[Task] The word "gaps" marks the lines to copy; find all of them in the entries below.

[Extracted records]
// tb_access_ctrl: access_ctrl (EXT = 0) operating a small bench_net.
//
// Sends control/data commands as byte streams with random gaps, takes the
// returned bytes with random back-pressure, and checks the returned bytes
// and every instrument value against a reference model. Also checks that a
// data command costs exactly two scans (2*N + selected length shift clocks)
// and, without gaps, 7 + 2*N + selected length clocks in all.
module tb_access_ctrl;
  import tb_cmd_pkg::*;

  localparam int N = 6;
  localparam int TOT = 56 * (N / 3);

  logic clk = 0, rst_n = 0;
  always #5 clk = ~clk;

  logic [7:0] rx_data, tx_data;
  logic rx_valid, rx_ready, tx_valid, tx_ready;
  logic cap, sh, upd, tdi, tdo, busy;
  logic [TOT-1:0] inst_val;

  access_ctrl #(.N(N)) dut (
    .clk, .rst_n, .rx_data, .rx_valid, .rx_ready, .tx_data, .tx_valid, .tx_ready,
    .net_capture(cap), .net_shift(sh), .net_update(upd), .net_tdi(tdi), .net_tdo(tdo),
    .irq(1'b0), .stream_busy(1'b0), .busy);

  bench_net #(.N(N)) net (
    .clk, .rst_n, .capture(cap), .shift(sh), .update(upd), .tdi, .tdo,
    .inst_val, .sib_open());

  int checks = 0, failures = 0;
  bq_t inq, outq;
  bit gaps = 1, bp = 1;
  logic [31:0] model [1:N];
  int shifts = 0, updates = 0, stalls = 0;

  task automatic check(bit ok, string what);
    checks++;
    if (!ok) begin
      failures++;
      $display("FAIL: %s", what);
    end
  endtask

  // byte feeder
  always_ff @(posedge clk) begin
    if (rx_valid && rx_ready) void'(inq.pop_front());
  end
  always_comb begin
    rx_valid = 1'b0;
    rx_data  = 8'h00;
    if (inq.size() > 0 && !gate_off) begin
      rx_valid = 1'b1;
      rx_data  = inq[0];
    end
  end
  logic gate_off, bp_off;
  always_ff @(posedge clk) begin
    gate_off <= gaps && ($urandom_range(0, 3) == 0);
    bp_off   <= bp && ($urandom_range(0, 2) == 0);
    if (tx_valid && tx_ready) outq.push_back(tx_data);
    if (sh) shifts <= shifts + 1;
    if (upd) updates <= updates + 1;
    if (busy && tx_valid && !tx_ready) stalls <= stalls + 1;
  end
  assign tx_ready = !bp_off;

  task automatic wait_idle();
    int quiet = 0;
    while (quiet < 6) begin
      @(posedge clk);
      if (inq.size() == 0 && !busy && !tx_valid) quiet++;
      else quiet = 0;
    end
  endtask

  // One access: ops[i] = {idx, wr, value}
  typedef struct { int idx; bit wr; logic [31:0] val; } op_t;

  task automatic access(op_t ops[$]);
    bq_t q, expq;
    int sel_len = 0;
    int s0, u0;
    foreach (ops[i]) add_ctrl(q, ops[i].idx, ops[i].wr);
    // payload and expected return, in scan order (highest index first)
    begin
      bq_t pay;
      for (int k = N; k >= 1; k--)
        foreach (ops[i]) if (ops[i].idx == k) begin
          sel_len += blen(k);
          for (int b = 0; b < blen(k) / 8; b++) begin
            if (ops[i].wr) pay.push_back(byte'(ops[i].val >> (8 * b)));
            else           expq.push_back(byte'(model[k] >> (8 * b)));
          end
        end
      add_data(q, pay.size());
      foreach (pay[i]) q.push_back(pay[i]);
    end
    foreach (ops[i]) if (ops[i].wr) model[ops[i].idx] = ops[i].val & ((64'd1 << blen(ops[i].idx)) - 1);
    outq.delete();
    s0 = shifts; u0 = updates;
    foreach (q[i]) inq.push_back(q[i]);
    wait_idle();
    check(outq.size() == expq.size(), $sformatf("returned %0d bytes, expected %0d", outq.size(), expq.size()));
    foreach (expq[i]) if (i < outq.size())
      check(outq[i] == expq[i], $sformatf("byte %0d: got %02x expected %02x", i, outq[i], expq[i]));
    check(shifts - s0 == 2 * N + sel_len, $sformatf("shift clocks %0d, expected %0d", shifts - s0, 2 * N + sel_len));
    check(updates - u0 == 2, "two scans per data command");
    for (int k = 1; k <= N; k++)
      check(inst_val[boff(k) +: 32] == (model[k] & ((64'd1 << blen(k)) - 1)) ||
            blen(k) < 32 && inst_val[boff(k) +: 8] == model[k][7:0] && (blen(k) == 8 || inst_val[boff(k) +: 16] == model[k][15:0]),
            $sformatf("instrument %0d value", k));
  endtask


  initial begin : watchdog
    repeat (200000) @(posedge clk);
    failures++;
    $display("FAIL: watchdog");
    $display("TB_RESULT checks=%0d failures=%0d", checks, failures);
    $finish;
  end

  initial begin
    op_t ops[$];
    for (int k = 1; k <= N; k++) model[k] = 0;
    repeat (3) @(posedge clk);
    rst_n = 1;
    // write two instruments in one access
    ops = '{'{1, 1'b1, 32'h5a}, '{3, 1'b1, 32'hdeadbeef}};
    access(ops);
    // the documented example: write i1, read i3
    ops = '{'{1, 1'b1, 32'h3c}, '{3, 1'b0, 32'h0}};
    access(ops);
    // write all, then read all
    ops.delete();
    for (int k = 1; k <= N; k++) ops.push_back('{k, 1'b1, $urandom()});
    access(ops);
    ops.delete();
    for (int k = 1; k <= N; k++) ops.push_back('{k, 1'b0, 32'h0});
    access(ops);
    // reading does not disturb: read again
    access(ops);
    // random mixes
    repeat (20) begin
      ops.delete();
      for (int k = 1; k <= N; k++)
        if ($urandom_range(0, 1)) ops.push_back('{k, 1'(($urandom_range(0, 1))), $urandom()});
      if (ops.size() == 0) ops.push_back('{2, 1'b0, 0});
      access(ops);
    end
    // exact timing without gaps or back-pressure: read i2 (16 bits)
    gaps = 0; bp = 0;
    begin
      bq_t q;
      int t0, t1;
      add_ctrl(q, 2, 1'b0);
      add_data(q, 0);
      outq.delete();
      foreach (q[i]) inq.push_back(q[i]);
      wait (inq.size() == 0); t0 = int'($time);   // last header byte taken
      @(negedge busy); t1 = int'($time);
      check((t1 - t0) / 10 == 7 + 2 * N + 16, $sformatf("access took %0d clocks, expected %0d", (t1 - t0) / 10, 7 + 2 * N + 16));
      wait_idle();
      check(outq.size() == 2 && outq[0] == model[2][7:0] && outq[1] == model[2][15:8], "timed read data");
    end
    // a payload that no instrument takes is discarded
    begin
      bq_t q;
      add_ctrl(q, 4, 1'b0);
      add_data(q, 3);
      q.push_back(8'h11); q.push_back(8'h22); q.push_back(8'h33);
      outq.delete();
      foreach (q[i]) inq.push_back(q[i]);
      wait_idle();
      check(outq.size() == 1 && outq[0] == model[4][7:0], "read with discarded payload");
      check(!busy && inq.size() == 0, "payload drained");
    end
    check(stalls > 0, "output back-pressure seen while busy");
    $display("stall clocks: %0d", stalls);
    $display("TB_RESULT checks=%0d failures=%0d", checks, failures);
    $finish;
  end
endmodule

[Task output]
// Sends control/data commands as byte streams with random gaps, takes the
// and, without gaps, 7 + 2*N + selected length clocks in all.
  bit gaps = 1, bp = 1;
    gate_off <= gaps && ($urandom_range(0, 3) == 0);
    // exact timing without gaps or back-pressure: read i2 (16 bits)
    gaps = 0; bp = 0;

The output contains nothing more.